Efficient Frequent Subgraph Mining: Algorithms and Applications in Complex Networks
摘要
Frequent subgraph mining (FSM) is a fundamental problem in graph analysis with wide-ranging applications in bioinformatics, social network analysis, cybersecurity, and cheminformatics. This paper presents efficient algorithms for FSM in complex networks, addressing the computational challenges posed by large-scale graph data. Traditional approaches often suffer from scalability issues due to the combinatorial explosion of subgraph candidates. To mitigate these challenges, we propose an optimized FSM framework leveraging advanced pruning techniques, graph compression, and parallel computing.
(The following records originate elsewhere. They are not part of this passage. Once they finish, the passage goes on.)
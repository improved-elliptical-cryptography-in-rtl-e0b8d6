# C-Pack cache-line compressor and decompressor

Compressing the contents of an on-chip cache raises its effective capacity
and so cuts misses, but only if the hardware that compresses and decompresses
is fast. C-Pack ("Cache Packer") is a lossless scheme built for that job. It
codes each 32-bit word in one of two ways:

- **static patterns** for words that are very common in cache data: an
  all-zero word, or a word whose upper three bytes are zero;
- a small **dictionary** of recently seen words, which can match a whole word
  or only its upper two or three bytes.

Every word is compared with both patterns and with every dictionary entry at
the same time. This RTL goes one step further and handles **two words per
clock** in both directions. A 64-byte line goes through in eight cycles.

The design has two independent paths. Both live in `cpack_top`:

```
 compression:   c_words (2x32) ─► cpack_compressor ─► cpack_line_packer ─► c_line_bits / c_line_len
                                   (dictionary, 2 encoders)

 decompression: d_line_bits ─► cpack_line_unpacker ─► cpack_decompressor ─► d_words (2x32)
                                   ▲      window (68 b)        │
                                   └────── consumed ◄──────────┘
```

## Compressed word formats

Each word becomes a code and then a payload. Bits are written most
significant first. `idx` is the dictionary slot, 4 bits wide with the default
16 entries.

| kind | condition                                 | code   | payload           | bits |
|------|-------------------------------------------|--------|-------------------|------|
| zzzz | word is 0                                 | `00`   | –                 | 2    |
| xxxx | nothing below matched                     | `01`   | 32-bit word       | 34   |
| mmmm | equals a dictionary entry                 | `10`   | idx               | 6    |
| mmxx | upper 2 bytes equal an entry              | `1100` | idx, low 2 bytes  | 24   |
| zzzx | upper 3 bytes are 0, low byte is not      | `1101` | low byte          | 12   |
| mmmx | upper 3 bytes equal an entry              | `1110` | idx, low byte     | 16   |

Code `1111` is never produced. The decoder flags it on `out_bad`/`d_bad`.

An example with a four-entry dictionary `{12345678, AAAAAAAA, 12340000,
3527894E}` (the 2-bit index case, `DICT_ENTRIES=4`):

- `000000AB` becomes `1101 10101011`;
- `BBBB2022` becomes `01` followed by the raw word;
- `123456AA` becomes `1110 00 10101010`, because it shares three bytes with
  entry 0.

The testbenches check this example.

Order of decisions:

1. A static pattern wins, even if a dictionary entry also matches. Such a
   word is **not** put into the dictionary.
2. Otherwise the entry with the most matching leading bytes wins (4, 3 or 2).
   On a tie, the lowest slot wins.
3. With fewer than two matching bytes, the word is sent raw.

Every word of step 2 or 3 is pushed into the dictionary, including one that
matched an entry fully.

## The dictionary, and two words in one cycle

The dictionary (`cpack_dictionary`) is a FIFO of 16 words (64 bytes), stored
as a circular buffer. `wptr` points at the oldest slot, which is the next one
replaced. The index sent in the stream is the physical slot number. That is
why the decompressor, which keeps its own copy with the same update rule,
reads the same entry back.

The hard part is the second word of a pair. In stream order it comes after
the first word, so it must be coded against the dictionary *as the first word
leaves it*. Two cases:

- **The first word is a static pattern.** It does not enter the dictionary,
  and the second word sees the dictionary unchanged.
- **Otherwise** the first word takes the oldest slot (`wptr`). The second word
  is compared with the first word and with every other entry. The oldest
  entry is not among them, because the first word has replaced it.

`cpack_compressor` forms this second view with a single multiplexer on slot
`wptr`. It does not wait for the first encoder's result, only for its push
flag, which is cheap: it depends only on the zero tests. Two similar words
that arrive together therefore still match each other, so coding two words
in parallel costs nothing in compression ratio. The same cycle pushes up to
two words: the first to `wptr`, the second after it, or to `wptr` itself when
the first was a pattern.

`cpack_decompressor` mirrors this:

1. Word 0 is decoded from the top of the window.
2. Its length says where word 1 starts.
3. Word 1 is decoded against the dictionary with word 0 placed in the oldest
   slot, when word 0 is pushed.

The decoders are chained combinationally within one cycle.

**Per-line dictionary.** The dictionary is emptied at the first pair of every
line (`c_first`, and `win_first` inside the decompression path), so each
line can be decompressed on its own. The clear takes effect in the same
cycle: the first pair is coded against an empty dictionary, with no idle
cycle between lines. Emptied entries read as zero. They take part in
matching like any other entry, which is safe because both sides hold the same
zeros.

With 16 entries and 16 words per line, nothing is ever evicted within a line.
The pointer wraps only when all 16 words are pushed. The FIFO rule still
decides which slot a new word takes, and so the indices. Lines longer than the
dictionary (`LINE_WORDS > DICT_ENTRIES`) would evict in FIFO order.

## The compressed line

`cpack_compressor` outputs each pair as one left-aligned 68-bit field,
`out_pair`: word 0's code word, then word 1's right after it. Its total
length (4 to 68 bits) is on `out_len`.

`cpack_line_packer` appends the eight pairs of a line into a 544-bit buffer,
first bit at the top. It reports the line's length in bits on `c_line_len`.
The worst case is 16 raw words, 544 bits, which is more than the 512 bits of
the original line. Such a line stays in compressed form. There is no raw
fall-back.

`cpack_line_unpacker` holds a packed line and shows the decompressor a
68-bit window starting at the current read position. The decompressor
returns `consumed`, the length of the pair at the top of the window,
combinationally. The read position advances by that amount each cycle for
eight cycles. At the end, `d_bits_used` equals the packed length.

## Timing

All registers use a rising clock edge and an asynchronous active-low reset,
`rst_n`. There is no back-pressure: `valid` signals only.

| path | event | cycle |
|------|-------|-------|
| compression | pair applied with `c_valid` | k |
| compression | compressor result (`c_pair_valid`, `c_kinds`) | k+1 |
| compression | `c_line_valid` pulse, after the 8th pair of a line | k+2 |
| decompression | `d_load` high | k |
| decompression | window valid | k+1 … k+8 |
| decompression | `d_valid` with two rebuilt words per cycle | k+2 … k+9 |

- **Compression** takes one pair per cycle, and lines may follow each other
  with no gap. `c_line_bits` and `c_line_len` hold steady until the next
  line starts.
- **Decompression:** a new `d_load` while `d_busy` is high restarts the
  reader.

Two assertions guard the internal stream contract:

- `cpack_line_packer` checks that each incoming pair is at most 68 bits and
  zero past its length, since pairs are merged with an OR.
- `cpack_line_unpacker` checks that each consumed length is between 4 and 68
  bits and stays inside the line.

## Modules

All files are in `rtl/`, one module or package per file.

| file | role |
|------|------|
| `cpack_pkg.sv` | word type, kind enum, codes, `kind_len()` |
| `cpack_pattern_match.sv` | zzzz / zzzx detector |
| `cpack_dict_match.sv` | parallel compare against all entries, best match and index |
| `cpack_dictionary.sv` | 16 x 32-bit FIFO, two pushes per cycle, same-cycle clear |
| `cpack_word_encoder.sv` | one word to code word and length; push flag |
| `cpack_word_decoder.sv` | code word back to one word; length; push flag |
| `cpack_compressor.sv` | two encoders and the dictionary; registered pair output |
| `cpack_decompressor.sv` | two chained decoders and the dictionary; registered words |
| `cpack_line_packer.sv` | pairs into a packed 64-byte line |
| `cpack_line_unpacker.sv` | windows out of a packed line |
| `cpack_top.sv` | both paths |

Parameters:

- `DICT_ENTRIES`, default 16. Must be a power of two. The index width follows
  it.
- `LINE_WORDS`, default 16. Must be even. The line buffer width is
  `LINE_WORDS/2 * 68`.

The word size is fixed at 32 bits.

## Simulation

Each module has a self-checking testbench in `tb/`. Each ends by printing
`TB_RESULT checks=N failures=M`. `tb/cpack_ref_pkg.sv` is a plain behavioural
model of the format, used by all of them to compute expected values: a FIFO
class, a byte-counting matcher, and bit queues for the stream.

To run the end-to-end test at the default size:

```
verilator --binary --timing --assert -Irtl -Itb -y rtl -y tb +libext+.sv \
  rtl/cpack_pkg.sv tb/cpack_ref_pkg.sv tb/tb_cpack_top.sv --top-module tb_cpack_top
./obj_dir/Vtb_cpack_top
```

Replace `tb_cpack_top` with any other `tb_*` name to test one block.

`tb_cpack_top` compresses 400 random lines two words per cycle. The random
data is generated so that every code occurs: zeros, small values, repeats
and near-repeats of recent words, and one raw line in seven. The test
checks:

- every packed line bit for bit against the model, with `c_line_valid` two
  cycles after the last pair;
- every word after decompression, with `d_valid` from two cycles after the
  load and `d_bits_used` equal to the packed length;
- that each of these happened at least once: every code, word 1 matching
  word 0 of its own pair, a line above and a line below 512 bits, a
  dictionary wrap, back-to-back lines, and both paths busy together.

Decompression of one line overlaps compression of the next.

The compressor and decompressor testbenches also send runs of 48 words
between dictionary clears. Those runs make the FIFO evict its oldest entries,
which never happens with the default 16-word lines. The test also
prints the overall packed size of its synthetic data (about 69 % of the
original). This figure describes that generator only, not real cache
contents.

## What was chosen here, and what is not covered

The following come from the C-Pack description this design implements:

- the two static patterns and the dictionary matching by bytes;
- the 64-byte FIFO dictionary;
- two words per cycle, with the second word coded against the first;
- the push rule;
- the codes `01` (raw), `1101` (zzzx) and `1110` (mmmx).

The following are this design's own choices, because that description does
not give them:

- **Codes.** The codes for zzzz (`00`), mmmm (`10`) and mmxx (`1100`) fill
  the remaining 2-bit and 4-bit values. Another code assignment would change
  only `cpack_pkg`, the decoder's `case`, and the model.
- **Matching.** Partial matches count bytes from the most significant one,
  and a tie goes to the lowest slot.
- **Dictionary.** It is cleared per line, and its entries reset to zero.
- **Stream layout.** The packed layout of a line, the 68-bit window, and the
  one-cycle registered latencies. No handshake beyond `valid`.
- **No raw fall-back** for lines that grow past 512 bits.

Not covered:

- How compressed lines are stored in a cache: tags, segment allocation,
  fragmentation. This RTL stops at the packed line.
- Clock rate and FPGA resource use. No timing constraint or device is
  targeted, and none of the published figures for an earlier implementation
  were reproduced.
- Compression ratios on real workloads. The benchmark data (mpeg2, mesa, art
  and others) is not available, so the published ratios of about 52–58 % raw
  and 58–61 % system-wide were not re-measured.
- An image-data variant based on interpolation is mentioned in the source
  description without any detail, and is not built.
Our approach incorporates pattern-growth strategies with heuristic search methods to improve computational efficiency while maintaining accuracy. We evaluate our proposed algorithms on benchmark datasets, demonstrating significant performance gains over existing methods in terms of runtime and memory consumption. Additionally, we explore real-world applications, such as detecting anomalous patterns in cybersecurity networks, identifying molecular structures in drug discovery, and analyzing connectivity patterns in social networks. The results underscore the potential of efficient FSM algorithms in extracting meaningful insights from complex graph data. This research contributes to the advancement of graph mining techniques, providing a scalable and effective solution for large-scale network analysis. Future work will explore deep learning-based enhancements to further optimize FSM in dynamic and evolving graph structures.